One part of the entries below is wanted: the lines from the one containing "units (64C,32C,...,2C,C,C for" through the one containing "return (i == 0) ? 1 : (1 << (i - 1));". Write those out exactly and nothing else.
STUDY MATERIAL: Begin
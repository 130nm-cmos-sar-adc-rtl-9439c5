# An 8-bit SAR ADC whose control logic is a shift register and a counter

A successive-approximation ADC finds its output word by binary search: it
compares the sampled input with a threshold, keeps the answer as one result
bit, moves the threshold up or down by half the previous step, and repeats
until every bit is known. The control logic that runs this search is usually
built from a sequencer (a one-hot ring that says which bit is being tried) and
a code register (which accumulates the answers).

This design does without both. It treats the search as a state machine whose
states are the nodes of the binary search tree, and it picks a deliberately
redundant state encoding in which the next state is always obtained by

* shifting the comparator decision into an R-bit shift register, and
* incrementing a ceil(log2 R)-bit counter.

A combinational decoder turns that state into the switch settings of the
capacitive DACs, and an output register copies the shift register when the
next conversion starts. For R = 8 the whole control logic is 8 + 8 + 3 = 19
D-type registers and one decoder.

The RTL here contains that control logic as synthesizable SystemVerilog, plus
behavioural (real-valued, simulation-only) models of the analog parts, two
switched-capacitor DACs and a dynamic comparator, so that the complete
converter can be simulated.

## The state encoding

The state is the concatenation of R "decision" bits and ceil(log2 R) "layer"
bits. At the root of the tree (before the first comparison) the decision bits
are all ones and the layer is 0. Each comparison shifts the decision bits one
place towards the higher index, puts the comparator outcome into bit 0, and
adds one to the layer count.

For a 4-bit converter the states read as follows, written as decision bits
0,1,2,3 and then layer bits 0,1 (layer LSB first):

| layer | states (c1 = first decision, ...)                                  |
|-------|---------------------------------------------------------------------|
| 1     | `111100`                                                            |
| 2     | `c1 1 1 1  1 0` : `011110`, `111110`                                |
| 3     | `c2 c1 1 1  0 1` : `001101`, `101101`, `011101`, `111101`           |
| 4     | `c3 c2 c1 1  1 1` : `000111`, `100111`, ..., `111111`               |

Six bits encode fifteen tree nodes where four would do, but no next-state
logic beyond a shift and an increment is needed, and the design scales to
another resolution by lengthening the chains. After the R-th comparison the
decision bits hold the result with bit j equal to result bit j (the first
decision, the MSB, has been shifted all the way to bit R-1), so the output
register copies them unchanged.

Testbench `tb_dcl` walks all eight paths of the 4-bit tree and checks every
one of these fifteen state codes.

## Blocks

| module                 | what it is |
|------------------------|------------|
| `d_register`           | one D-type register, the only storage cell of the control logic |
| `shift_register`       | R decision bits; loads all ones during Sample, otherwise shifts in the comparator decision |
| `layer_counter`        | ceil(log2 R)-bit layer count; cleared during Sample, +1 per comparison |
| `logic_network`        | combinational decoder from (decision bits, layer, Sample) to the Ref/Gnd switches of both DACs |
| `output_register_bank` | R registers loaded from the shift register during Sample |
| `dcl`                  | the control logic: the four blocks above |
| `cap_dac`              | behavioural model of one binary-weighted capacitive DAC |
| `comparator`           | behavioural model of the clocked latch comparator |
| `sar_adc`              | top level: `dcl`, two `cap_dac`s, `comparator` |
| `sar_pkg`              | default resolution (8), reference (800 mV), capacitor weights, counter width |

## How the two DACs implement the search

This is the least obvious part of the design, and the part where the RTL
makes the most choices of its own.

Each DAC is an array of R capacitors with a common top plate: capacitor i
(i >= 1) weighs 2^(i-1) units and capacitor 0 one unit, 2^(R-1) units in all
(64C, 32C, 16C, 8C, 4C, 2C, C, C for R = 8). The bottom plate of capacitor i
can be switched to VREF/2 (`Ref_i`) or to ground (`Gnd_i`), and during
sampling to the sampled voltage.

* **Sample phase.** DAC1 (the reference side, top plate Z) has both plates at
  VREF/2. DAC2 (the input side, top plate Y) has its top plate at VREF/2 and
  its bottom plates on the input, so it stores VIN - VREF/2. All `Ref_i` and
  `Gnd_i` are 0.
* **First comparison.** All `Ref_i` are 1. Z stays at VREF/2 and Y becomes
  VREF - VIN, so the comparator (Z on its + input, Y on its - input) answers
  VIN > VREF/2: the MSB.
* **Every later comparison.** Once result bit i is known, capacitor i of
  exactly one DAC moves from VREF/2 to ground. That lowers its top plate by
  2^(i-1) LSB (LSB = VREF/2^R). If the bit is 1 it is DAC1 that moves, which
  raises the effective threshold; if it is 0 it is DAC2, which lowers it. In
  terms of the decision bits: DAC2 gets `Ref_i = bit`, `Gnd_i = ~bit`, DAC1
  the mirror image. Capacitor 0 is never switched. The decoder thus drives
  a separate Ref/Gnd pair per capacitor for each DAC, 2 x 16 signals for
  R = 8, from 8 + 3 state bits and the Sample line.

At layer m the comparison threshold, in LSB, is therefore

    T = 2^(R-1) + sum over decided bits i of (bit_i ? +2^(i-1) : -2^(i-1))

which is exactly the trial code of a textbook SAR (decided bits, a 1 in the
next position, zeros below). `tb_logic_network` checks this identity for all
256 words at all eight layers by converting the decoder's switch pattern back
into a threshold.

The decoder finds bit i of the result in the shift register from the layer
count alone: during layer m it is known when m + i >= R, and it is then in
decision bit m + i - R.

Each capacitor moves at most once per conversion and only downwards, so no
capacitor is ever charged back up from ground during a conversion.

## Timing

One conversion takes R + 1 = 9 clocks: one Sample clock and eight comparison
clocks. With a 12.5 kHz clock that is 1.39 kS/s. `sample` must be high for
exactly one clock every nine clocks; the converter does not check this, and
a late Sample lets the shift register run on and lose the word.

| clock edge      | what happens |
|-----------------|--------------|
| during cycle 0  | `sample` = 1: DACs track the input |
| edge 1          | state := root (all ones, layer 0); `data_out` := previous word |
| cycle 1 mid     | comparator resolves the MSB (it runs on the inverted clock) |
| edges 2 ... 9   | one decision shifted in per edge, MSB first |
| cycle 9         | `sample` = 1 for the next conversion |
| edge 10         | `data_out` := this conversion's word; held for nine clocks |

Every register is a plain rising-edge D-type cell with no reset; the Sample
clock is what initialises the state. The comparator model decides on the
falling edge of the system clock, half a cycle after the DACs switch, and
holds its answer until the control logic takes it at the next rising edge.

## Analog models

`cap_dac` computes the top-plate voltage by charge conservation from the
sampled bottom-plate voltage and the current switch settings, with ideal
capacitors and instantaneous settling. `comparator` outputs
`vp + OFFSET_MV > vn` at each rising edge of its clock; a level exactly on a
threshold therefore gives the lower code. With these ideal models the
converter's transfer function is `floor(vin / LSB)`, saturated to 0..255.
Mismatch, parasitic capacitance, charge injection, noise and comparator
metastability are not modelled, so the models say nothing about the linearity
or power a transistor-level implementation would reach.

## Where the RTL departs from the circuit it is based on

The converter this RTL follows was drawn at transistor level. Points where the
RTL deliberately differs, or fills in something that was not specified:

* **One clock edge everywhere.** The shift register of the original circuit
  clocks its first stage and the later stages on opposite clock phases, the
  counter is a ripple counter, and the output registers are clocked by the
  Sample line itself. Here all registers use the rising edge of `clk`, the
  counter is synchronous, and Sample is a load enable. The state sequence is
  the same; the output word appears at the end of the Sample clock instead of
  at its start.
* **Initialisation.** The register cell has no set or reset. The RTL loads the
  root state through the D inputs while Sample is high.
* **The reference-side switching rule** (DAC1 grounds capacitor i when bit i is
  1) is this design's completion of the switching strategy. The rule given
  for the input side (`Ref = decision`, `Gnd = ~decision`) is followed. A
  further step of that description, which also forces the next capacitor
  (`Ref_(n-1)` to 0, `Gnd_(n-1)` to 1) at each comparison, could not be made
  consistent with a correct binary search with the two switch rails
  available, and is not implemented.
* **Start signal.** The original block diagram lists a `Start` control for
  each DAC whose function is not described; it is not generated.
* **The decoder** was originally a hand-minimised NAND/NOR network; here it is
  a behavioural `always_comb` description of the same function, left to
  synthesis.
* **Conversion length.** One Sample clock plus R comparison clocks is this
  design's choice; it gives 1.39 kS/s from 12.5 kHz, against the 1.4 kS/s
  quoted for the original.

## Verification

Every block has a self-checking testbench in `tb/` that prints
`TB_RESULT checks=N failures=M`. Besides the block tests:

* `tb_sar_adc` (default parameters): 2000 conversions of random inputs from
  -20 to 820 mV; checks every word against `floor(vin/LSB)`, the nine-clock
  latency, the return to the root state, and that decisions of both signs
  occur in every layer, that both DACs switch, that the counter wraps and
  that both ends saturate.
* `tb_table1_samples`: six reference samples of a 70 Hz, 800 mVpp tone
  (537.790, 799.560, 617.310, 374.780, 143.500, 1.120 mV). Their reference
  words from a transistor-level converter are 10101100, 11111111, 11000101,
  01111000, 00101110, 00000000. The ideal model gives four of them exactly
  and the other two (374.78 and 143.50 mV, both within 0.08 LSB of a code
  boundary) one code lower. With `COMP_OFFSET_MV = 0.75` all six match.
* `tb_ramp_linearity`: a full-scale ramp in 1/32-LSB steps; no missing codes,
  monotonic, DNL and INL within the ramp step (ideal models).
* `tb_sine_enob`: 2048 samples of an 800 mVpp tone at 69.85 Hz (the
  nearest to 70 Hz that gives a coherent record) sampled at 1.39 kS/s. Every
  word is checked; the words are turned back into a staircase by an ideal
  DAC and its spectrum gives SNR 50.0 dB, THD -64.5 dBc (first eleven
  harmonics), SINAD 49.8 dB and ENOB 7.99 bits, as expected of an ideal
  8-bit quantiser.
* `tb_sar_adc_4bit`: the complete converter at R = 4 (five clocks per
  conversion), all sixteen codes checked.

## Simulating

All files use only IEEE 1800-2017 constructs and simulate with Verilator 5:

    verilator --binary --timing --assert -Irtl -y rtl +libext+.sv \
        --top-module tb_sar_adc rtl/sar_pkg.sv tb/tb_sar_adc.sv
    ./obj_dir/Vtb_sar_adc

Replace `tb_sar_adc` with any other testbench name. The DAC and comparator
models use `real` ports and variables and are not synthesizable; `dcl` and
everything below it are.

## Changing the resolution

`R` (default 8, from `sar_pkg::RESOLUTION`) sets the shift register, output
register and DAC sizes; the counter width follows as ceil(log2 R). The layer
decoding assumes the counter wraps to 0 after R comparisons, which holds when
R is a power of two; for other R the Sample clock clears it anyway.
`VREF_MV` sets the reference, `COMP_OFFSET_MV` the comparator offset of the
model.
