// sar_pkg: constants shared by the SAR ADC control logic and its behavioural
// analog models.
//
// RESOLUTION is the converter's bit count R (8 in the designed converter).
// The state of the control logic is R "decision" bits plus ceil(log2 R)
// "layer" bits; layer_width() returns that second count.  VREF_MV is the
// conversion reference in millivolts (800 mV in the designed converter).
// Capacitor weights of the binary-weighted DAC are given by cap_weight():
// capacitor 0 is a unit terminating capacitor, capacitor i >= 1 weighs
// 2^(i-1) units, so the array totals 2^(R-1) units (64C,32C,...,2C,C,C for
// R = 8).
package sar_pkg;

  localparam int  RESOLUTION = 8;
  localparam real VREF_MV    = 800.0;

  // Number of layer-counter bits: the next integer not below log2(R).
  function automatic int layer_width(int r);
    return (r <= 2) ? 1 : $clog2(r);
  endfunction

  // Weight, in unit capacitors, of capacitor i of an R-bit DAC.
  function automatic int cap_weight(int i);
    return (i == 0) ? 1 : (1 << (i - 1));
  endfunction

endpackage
STUDY MATERIAL: End
STUDY MATERIAL: Begin
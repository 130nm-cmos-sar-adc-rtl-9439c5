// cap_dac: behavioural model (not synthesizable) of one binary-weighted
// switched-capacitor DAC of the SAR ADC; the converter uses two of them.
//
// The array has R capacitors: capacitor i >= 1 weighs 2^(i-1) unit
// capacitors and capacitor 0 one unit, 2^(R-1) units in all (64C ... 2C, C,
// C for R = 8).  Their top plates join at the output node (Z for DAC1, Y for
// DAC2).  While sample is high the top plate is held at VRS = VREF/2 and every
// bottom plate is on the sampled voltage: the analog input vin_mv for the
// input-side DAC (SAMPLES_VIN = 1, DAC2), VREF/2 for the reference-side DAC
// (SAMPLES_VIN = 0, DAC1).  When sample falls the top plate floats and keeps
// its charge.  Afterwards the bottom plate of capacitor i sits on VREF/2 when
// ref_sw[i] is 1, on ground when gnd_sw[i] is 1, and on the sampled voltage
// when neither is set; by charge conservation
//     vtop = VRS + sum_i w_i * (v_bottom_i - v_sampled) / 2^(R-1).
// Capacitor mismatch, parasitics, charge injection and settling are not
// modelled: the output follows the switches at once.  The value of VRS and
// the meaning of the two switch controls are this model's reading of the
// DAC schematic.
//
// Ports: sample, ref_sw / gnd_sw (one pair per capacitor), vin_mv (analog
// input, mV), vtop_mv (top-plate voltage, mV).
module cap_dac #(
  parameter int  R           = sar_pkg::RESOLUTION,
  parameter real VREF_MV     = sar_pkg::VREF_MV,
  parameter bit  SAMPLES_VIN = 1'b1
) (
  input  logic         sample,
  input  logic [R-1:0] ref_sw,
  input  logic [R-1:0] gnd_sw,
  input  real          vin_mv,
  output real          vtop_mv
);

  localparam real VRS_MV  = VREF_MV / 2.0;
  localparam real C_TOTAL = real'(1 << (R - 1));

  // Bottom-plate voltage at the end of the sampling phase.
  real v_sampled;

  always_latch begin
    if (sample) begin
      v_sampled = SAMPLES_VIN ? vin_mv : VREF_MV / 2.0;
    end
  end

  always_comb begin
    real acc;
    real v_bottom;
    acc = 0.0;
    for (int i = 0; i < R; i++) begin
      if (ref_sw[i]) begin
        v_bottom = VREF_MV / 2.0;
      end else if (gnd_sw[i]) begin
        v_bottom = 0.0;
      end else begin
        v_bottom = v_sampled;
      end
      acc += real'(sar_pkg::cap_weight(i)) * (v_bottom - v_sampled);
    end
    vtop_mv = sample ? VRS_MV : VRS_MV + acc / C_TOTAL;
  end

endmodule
STUDY MATERIAL: End
◆ ANSWER FOR THIS EXERCISE:
// 2^(i-1) units, so the array totals 2^(R-1) units (64C,32C,...,2C,C,C for
// R = 8).
package sar_pkg;

  localparam int  RESOLUTION = 8;
  localparam real VREF_MV    = 800.0;

  // Number of layer-counter bits: the next integer not below log2(R).
  function automatic int layer_width(int r);
    return (r <= 2) ? 1 : $clog2(r);
  endfunction

  // Weight, in unit capacitors, of capacitor i of an R-bit DAC.
  function automatic int cap_weight(int i);
    return (i == 0) ? 1 : (1 << (i - 1));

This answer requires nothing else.